* [Work to complete]:
Check every line below for the string "then". Copy the ones that have it.

[Collected data]
──────────────────────────────

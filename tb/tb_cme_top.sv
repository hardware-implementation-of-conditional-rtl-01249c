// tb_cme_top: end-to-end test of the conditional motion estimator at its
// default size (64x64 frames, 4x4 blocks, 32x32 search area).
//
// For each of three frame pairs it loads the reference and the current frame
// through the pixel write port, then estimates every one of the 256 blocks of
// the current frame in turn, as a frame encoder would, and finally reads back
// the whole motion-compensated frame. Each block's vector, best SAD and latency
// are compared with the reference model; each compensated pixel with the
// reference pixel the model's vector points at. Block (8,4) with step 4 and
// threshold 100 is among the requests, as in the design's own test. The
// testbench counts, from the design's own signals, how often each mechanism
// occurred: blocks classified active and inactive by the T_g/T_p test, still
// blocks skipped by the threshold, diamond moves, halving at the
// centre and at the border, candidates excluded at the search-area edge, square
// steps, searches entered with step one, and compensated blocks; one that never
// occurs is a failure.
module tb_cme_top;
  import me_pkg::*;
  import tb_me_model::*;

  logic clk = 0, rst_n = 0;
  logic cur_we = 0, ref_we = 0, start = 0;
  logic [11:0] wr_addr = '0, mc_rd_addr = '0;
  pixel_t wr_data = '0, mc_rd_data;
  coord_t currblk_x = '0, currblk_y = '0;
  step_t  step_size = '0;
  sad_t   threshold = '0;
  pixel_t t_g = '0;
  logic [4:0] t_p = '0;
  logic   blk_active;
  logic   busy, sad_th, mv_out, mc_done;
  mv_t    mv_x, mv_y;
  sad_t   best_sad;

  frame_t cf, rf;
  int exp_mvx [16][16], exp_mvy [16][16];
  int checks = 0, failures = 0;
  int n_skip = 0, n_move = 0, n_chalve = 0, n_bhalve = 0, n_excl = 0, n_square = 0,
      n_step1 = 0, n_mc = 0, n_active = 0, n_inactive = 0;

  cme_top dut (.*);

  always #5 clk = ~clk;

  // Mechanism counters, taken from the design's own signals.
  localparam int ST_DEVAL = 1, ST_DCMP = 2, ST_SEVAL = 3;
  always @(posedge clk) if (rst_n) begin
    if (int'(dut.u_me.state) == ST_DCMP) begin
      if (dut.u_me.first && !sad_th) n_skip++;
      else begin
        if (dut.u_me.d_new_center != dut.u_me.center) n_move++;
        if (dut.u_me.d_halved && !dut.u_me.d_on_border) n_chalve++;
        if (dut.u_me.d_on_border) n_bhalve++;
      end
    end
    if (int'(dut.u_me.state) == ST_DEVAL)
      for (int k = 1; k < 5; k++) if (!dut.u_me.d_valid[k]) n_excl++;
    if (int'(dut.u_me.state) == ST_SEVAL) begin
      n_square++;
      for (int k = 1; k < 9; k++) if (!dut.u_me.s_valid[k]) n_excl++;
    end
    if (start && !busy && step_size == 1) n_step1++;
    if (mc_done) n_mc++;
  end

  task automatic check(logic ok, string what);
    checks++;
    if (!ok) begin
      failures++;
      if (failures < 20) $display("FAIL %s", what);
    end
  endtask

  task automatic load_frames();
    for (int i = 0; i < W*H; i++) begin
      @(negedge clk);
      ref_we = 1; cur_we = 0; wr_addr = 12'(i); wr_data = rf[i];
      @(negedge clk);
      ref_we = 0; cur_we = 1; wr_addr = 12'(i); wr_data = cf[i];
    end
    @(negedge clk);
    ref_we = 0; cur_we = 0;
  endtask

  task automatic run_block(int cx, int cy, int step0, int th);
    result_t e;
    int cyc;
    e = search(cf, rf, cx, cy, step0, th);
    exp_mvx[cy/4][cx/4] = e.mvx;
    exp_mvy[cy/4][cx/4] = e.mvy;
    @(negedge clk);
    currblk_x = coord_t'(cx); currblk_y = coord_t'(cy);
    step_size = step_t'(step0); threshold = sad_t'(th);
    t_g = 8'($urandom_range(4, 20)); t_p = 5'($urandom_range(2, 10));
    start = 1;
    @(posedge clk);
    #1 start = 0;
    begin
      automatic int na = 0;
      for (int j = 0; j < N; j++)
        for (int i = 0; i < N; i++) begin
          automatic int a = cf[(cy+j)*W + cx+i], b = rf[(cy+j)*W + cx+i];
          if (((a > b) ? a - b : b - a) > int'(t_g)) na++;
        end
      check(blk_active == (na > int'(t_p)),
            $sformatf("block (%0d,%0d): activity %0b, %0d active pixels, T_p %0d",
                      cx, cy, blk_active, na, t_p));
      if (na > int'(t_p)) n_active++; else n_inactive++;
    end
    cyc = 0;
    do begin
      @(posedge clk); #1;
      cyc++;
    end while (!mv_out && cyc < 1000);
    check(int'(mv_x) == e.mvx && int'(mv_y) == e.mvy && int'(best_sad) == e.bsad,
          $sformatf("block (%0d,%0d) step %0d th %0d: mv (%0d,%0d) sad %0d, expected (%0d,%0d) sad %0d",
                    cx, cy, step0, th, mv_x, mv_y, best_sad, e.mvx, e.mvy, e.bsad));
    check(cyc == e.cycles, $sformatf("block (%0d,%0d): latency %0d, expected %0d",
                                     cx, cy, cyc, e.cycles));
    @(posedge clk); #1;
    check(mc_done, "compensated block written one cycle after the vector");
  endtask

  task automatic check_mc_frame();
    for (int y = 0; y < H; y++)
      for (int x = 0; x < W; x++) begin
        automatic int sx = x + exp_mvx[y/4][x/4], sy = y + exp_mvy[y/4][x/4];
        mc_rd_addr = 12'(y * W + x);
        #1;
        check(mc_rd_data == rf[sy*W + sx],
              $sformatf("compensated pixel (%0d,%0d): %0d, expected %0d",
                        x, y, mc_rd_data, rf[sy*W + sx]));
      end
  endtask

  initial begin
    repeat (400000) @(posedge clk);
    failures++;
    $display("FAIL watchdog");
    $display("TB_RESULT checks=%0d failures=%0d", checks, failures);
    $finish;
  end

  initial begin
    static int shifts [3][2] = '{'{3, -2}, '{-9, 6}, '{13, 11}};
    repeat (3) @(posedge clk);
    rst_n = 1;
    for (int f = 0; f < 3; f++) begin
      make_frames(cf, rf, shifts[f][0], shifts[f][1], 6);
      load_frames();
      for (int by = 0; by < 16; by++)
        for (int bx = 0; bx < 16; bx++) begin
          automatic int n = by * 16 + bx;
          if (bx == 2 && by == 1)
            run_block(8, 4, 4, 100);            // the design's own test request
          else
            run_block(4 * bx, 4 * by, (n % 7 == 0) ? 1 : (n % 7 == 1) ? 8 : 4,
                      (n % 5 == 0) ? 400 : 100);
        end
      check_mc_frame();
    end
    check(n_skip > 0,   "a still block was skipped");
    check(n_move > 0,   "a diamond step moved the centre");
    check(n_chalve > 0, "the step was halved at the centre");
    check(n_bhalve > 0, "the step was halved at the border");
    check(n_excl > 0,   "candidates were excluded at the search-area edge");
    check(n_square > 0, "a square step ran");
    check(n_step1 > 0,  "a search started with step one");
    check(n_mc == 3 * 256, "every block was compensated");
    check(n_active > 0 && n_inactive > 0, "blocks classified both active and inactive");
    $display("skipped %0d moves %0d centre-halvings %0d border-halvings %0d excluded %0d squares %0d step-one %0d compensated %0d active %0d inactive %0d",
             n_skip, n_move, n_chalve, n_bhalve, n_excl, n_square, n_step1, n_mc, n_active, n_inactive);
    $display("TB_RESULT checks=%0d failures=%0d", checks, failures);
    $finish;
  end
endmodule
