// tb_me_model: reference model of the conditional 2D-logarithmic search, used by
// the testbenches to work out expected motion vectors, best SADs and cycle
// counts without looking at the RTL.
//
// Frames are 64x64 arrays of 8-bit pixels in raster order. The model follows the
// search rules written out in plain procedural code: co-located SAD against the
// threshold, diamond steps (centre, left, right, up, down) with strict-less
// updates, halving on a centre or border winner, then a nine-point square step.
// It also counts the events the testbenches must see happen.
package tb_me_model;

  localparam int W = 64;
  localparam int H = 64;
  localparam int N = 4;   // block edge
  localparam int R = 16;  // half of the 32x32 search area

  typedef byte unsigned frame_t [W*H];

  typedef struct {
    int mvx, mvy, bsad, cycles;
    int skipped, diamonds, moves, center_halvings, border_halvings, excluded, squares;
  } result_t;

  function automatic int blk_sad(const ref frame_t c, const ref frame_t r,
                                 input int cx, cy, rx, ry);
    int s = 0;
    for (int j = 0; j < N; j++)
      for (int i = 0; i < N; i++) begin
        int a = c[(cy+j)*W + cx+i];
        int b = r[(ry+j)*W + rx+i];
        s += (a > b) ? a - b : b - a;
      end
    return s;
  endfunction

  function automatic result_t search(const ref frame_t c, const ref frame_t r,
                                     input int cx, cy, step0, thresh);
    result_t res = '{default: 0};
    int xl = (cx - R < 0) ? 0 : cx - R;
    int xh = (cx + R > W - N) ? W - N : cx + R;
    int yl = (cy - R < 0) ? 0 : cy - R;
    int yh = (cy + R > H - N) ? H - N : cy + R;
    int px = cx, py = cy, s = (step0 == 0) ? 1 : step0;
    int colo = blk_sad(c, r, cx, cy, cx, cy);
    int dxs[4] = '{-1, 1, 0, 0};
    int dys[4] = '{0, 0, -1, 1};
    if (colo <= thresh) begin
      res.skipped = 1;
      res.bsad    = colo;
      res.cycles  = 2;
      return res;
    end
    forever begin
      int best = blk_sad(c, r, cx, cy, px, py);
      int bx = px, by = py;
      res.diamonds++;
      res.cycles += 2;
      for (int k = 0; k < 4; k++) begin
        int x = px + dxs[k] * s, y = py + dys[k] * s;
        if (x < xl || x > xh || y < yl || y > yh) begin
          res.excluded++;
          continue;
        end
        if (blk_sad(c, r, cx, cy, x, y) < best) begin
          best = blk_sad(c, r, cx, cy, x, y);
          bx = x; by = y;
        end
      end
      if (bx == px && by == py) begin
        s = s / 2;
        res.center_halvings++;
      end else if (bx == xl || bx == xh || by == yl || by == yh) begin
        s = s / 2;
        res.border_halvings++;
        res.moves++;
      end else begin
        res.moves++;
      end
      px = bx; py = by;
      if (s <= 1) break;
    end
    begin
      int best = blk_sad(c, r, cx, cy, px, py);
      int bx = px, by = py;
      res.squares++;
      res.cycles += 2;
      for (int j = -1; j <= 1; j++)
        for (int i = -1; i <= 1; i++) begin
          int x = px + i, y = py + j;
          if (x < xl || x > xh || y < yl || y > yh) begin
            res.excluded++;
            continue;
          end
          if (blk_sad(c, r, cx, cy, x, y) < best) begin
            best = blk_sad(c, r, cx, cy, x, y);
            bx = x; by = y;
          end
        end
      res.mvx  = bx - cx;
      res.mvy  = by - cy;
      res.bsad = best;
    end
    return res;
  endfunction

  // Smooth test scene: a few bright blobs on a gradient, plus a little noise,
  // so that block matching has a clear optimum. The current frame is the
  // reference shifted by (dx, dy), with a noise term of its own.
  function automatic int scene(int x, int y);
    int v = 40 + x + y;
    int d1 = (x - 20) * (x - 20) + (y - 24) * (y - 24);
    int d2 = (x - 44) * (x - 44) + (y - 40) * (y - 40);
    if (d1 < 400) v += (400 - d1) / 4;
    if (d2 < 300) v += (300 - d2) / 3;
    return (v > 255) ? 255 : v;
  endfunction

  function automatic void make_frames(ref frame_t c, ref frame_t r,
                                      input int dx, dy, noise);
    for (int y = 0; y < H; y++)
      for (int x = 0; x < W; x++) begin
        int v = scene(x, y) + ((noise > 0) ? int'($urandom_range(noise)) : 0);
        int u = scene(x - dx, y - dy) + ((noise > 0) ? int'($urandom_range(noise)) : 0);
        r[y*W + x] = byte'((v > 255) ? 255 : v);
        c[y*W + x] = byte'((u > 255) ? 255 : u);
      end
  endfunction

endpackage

──────────────────────────────

* [Task solution]:
// through the pixel write port, then estimates every one of the 256 blocks of
// updates, halving on a centre or border winner, then a nine-point square step.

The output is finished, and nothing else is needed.